UMaine Graduate Student Collaborates with Cheese Maker on Omega-3 Fortified Cheese

Contact: Brianna Hughes, 207-837-2872

ORONO – What do goats and fish have in common?  Not much until UMaine graduate student Brianna Hughes and Seal Cove Farm proprietor Barbara Brooks got together to talk about fortifying goat cheese with highly purified omega-3-rich fish oil.

The project, funded by Maine Technology Institute, blends the mission of the University of Maine and the focus of its Department of Food Science and Human Nutrition to deliver a new line of heart-healthy artisan cheese for Seal Cove Farm.

Seal Cove Farm, established in 1976, is situated in Lamoine, Maine and produces approximately 700 pounds of cheese per week in season. The farm continually offers new varieties of cheese and is expanding to anticipate consumer demands.

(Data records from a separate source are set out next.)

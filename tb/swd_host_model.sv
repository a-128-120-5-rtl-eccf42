// swd_host_model: behavioural SWD host used by the testbenches.
// Drives the data line on the falling clock edge and samples the target on
// the falling edge, one clock after the target changed it. When neither side
// drives, the line reads 1 (pull-up). Tasks:
//   line_reset()                       - 56 ones then two idle zeros
//   transfer(ap, rnw, a, wdata, ack, rdata, par_ok, bad_parity)
//                                      - one SWD transfer
//   ap_read / ap_write / dp_read / dp_write - convenience wrappers that retry on WAIT
module swd_host_model (
  input  logic clk,
  input  logic t_o,
  input  logic t_oe,
  output logic swdio
);

  logic host_oe = 1'b1;
  logic host_val = 1'b0;
  int   waits = 0;

  assign swdio = host_oe ? host_val : (t_oe ? t_o : 1'b1);

  task automatic drive(input logic b);
    @(negedge clk); host_oe = 1'b1; host_val = b;
  endtask

  task automatic line_reset();
    for (int i = 0; i < 56; i++) drive(1'b1);
    drive(1'b0); drive(1'b0);
  endtask

  task automatic transfer(input logic ap, input logic rnw, input logic [1:0] a,
                          input logic [31:0] wdata, output logic [2:0] ack,
                          output logic [31:0] rdata, output logic par_ok,
                          input logic bad_parity = 1'b0);
    logic [7:0] req;
    logic p;
    req = {1'b1, 1'b0, (^{ap, rnw, a}) ^ bad_parity, a[1], a[0], rnw, ap, 1'b1};
    drive(1'b0); drive(1'b0);
    for (int i = 0; i < 8; i++) drive(req[i]);
    @(negedge clk); host_oe = 1'b0;                 // turnaround
    for (int i = 0; i < 3; i++) begin
      @(negedge clk); ack[i] = swdio;
    end
    rdata = '0; par_ok = 1'b1;
    if (ack == sensor_pkg::SWD_ACK_OK && rnw) begin
      for (int i = 0; i < 32; i++) begin @(negedge clk); rdata[i] = swdio; end
      @(negedge clk); p = swdio;
      par_ok = (p == ^rdata);
      @(negedge clk); host_oe = 1'b0;               // turnaround
      drive(1'b0);
    end else if (ack == sensor_pkg::SWD_ACK_OK) begin
      for (int i = 0; i < 32; i++) drive(wdata[i]);
      drive(^wdata);
      drive(1'b0);
    end else begin
      drive(1'b0);
    end
  endtask

  task automatic ap_read(input logic [1:0] a, output logic [31:0] rdata);
    logic [2:0] ack; logic ok;
    forever begin
      transfer(1'b1, 1'b1, a, '0, ack, rdata, ok);
      if (ack != sensor_pkg::SWD_ACK_WAIT) break;
      waits++;
      repeat (8) drive(1'b0);
    end
    if (ack != sensor_pkg::SWD_ACK_OK || !ok) $display("swd_host_model: bad AP read ack=%b par=%b", ack, ok);
  endtask

  task automatic ap_write(input logic [1:0] a, input logic [31:0] wdata);
    logic [2:0] ack; logic [31:0] d; logic ok;
    transfer(1'b1, 1'b0, a, wdata, ack, d, ok);
    if (ack != sensor_pkg::SWD_ACK_OK) $display("swd_host_model: bad AP write ack=%b", ack);
  endtask

  task automatic dp_write(input logic [1:0] a, input logic [31:0] wdata);
    logic [2:0] ack; logic [31:0] d; logic ok;
    transfer(1'b0, 1'b0, a, wdata, ack, d, ok);
  endtask

  task automatic dp_read(input logic [1:0] a, output logic [31:0] rdata);
    logic [2:0] ack; logic ok;
    transfer(1'b0, 1'b1, a, '0, ack, rdata, ok);
  endtask

  // sensor register access: selects the bank of four, then accesses the AP
  task automatic reg_write(input int idx, input logic [31:0] wdata);
    dp_write(2'd2, 32'(idx >> 2) << 4);
    ap_write(2'(idx), wdata);
  endtask

  task automatic reg_read(input int idx, output logic [31:0] rdata);
    dp_write(2'd2, 32'(idx >> 2) << 4);
    ap_read(2'(idx), rdata);
  endtask

endmodule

As one of the fastest growing trends in the food industry, omega-3 fish oil research is one of the focuses in associate professor of food science and human nutrition Denise Skonberg’s lab in Hitchner Hall. Her graduate student Brianna Hughes has been working on omega-3 fortification of cheese as part of her master’s thesis project, and when the opportunity to work with Brooks was presented by Beth Calder, food science specialist with UMaine’s Cooperative Extension, it was a perfect fit for everyone, according to Skonberg.

The cheese is made with fresh milk from Seal Cove Farm, using the farm’s proprietary recipe for a creamy goat cheese more commonly called chevre.  It is a three-day process from the time the milk is pasteurized, cultured, set and separated; it is this lengthy process that produces the celebrated Seal Cove Farm chevre.  The combination of a healthy, calcium-rich cheese, plus the addition of omega-3-rich oil is now ready for consumer feedback.

On Wednesday, Dec. 9, between 11 a.m.-2 p.m. and 4 p.m.-6 p.m., a public tasting of four of the omega-3 fortified cheeses was scheduled at the Consumer Testing Center, Room 158, Hitchner Hall. The sensory test gauges consumer interest in the fortified cheese, as well as to see how consumers like the addition of the omega-3 oil.